Schindelar goes on to elaborate, “In a Gaussian Splatting pipeline, many of these steps can be almost completely bypassed. Instead of rebuilding the captured reality into clean geometry and textures, the training process directly turns the captured image data into a real-time representation. That means a huge amount of traditional scan-processing work can be avoided—which is one of the biggest practical advantages of [Gaussian Splatting].”
(Image credit: Iakov Sumygin)
Open source engine PlayCanvas is what Iakov Sumygin used to build that browser-based FPS. Resources like this strengthen Schindelar’s case, particularly as the engine just introduced SplatTransform 2.0, a tool that offers “fully automated, lightning-fast generation of high-quality collision for your splats.” Without a collision mesh, players could otherwise phase through the environment, so this is yet another option that streamlines the pipeline between scan and interactive assets.
“Gaussian Splatting training—meaning the reconstruction process after capture—can reproduce real-world appearance in ways that traditional scanning methods struggle with or cannot handle properly,” He tells me, “We can now capture and represent things like hair, semi-transparency, translucency, subsurface scattering, fine foliage, and other complex visual phenomena that are extremely difficult to reconstruct as clean geometry with traditional texture workflows.”

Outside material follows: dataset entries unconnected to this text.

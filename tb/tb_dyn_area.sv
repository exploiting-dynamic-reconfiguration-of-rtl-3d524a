// Self-checking test of the dynamic area (64-bit, with SHA-1): each configuration in turn
// receives data and its results are checked; the empty configuration reads zero; only the
// selected accelerator sees writes; loading a configuration starts it from reset (the
// brightness constant and the blending pair phase are taken afresh). The key hash is
// checked with a fixed result of the reference C code ("abc", initial value 0).
module tb_dyn_area;
  import dock_pkg::*;
  logic clk = 0, rst = 1;
  logic [2:0] cfg = CFG_EMPTY;
  logic [63:0] din = '0, dout;
  logic wr = 0, dout_valid;
  int checks = 0, failures = 0;

  dyn_area #(.W(64), .HAS_SHA1(1'b1)) dut (.*);
  always #5 clk = !clk;

  task automatic check(input bit ok, input string what);
    checks++;
    if (!ok) begin failures++; $display("FAIL: %s", what); end
  endtask

  task automatic write(input logic [63:0] v);
    din = v; wr = 1;
    @(posedge clk); #1 wr = 0;
    repeat (3) @(posedge clk); #1;
  endtask

  task automatic load(input cfg_e c);
    cfg = c;
    @(posedge clk); #1;
  endtask

  initial begin
    repeat (20000) @(posedge clk);
    failures++;
    $display("TB_RESULT checks=%0d failures=%0d", checks, failures);
    $finish;
  end

  initial begin
    logic [31:0] abc [16];
    repeat (3) @(posedge clk);
    #1 rst = 0;
    // empty area
    write(64'h1234);
    check(dout == '0, "empty area reads zero");
    // brightness: constant +16, then pixels
    load(CFG_BRIGHTNESS);
    write(64'd16);
    write(64'h00F8_7F10_FF01_2030);
    check(dout == 64'h10FF_8F20_FF11_3040, "brightness result");
    // switch away and back: constant must be taken again
    load(CFG_BLEND);
    write(64'h0101_0101_0202_0202);  // first of a pair only
    check(dout == '0, "blend waits for the pair");
    load(CFG_BRIGHTNESS);
    write(-64'sd16);                  // constant -16
    write(64'h0010_2030_4050_6070);
    check(dout == 64'h0000_1020_3040_5060, "brightness after reload");
    // blend starts a fresh pair after reload
    load(CFG_BLEND);
    write(64'h0101_0101_0202_0202);
    write(64'hF0F0_F0F0_2020_2020);
    check(dout == 64'hFFFF_FFFF_0303_0303, "blend pair after reload");
    // fade with F = 128 (half way)
    load(CFG_FADE);
    write(64'd128);
    write(64'h0000_0000_C8C8_C8C8);  // A = 200, B = 0
    write(64'h6464_6464_0000_0000);  // A = 0, B = 100
    check(dout == 64'h3232_3232_6464_6464, "fade result");
    // pattern matcher: all-ones pattern, eight all-ones columns
    load(CFG_PATTERN);
    for (int r = 0; r < 8; r++) write(64'(32'h8000_00FF | (r << 24)));
    for (int c = 0; c < 8; c++) write(64'h0000_00FF);
    check(dout == 64'd64, "pattern full match");
    write(64'h0000_0000);
    check(dout == 64'd56, "pattern after one zero column");
    // SHA-1 of "abc"
    load(CFG_SHA1);
    abc = '{32'h61626380, 0, 0, 0, 0, 0, 0, 0, 0, 0, 0, 0, 0, 0, 0, 32'h00000018};
    write(64'h1000_0000);
    for (int i = 0; i < 16; i++) write(64'(abc[i]));
    repeat (90) @(posedge clk); #1;
    write(64'h3000_0000);
    check(dout == 64'hA9993E36, "SHA-1 H0");
    write(64'h3000_0004);
    check(dout == 64'h9CD0D89D, "SHA-1 H4");
    // key hash of "abc" (initial value 0), upper channel bits ignored
    load(CFG_HASH);
    write(64'hFFFF_FFFF_0000_0003);
    write(64'h0);
    write(64'h5555_5555_0063_6261);
    check(dout == 64'h251E_4793, "key hash of abc");
    // writes while another configuration is loaded leave the SHA-1 state alone
    load(CFG_EMPTY);
    write(64'h1000_0000);
    check(dout == '0, "empty again");
    $display("TB_RESULT checks=%0d failures=%0d", checks, failures);
    $finish;
  end
endmodule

“This direct connection between captured real-world data and a production-ready, real-time representation is what makes Gaussian Splatting so interesting,” Schindelar says, “It is not just a rendering trick—it changes the entire capture-to-delivery pipeline.”
gaussiansplatting from r/GaussianSplatting/comments/1t4f4xr/splattransform_20_automated_collision_generation
As a fan of FMV games, the potential applications of Gaussian splatting for video and game development are extremely exciting to me. I love FMV games because live action footage can be a cost-effective way to create visuals for a story-heavy game, and splats could give the whole genre a new lease on life. While something like photogrammetry requires a still subject and an expensive rig for accurate capture, Gaussian splatting is much more forgiving. In theory, multiple passes of a building captured with a drone-based camera or even a short walk filmed with your smartphone could be used to create a Gaussian splat.
In these ways, Gaussian splatting could be invigorating for small teams and game projects. However, ‘photo-real’ environments are not always the most readable for a player—hence the use of the much derided yellow paint to highlight interactables or otherwise indicate paths forward in modern games that attempt a photorealistic artstyle. That said, there’s not yet been a major release that has used Gaussian splatting to create its 3D assets. Time can only tell whether the tech will escape its techy niche and wow a wider audience. In the meantime, there’s always SuperSplat and the Gaussian splatting subreddit for your viewing pleasure.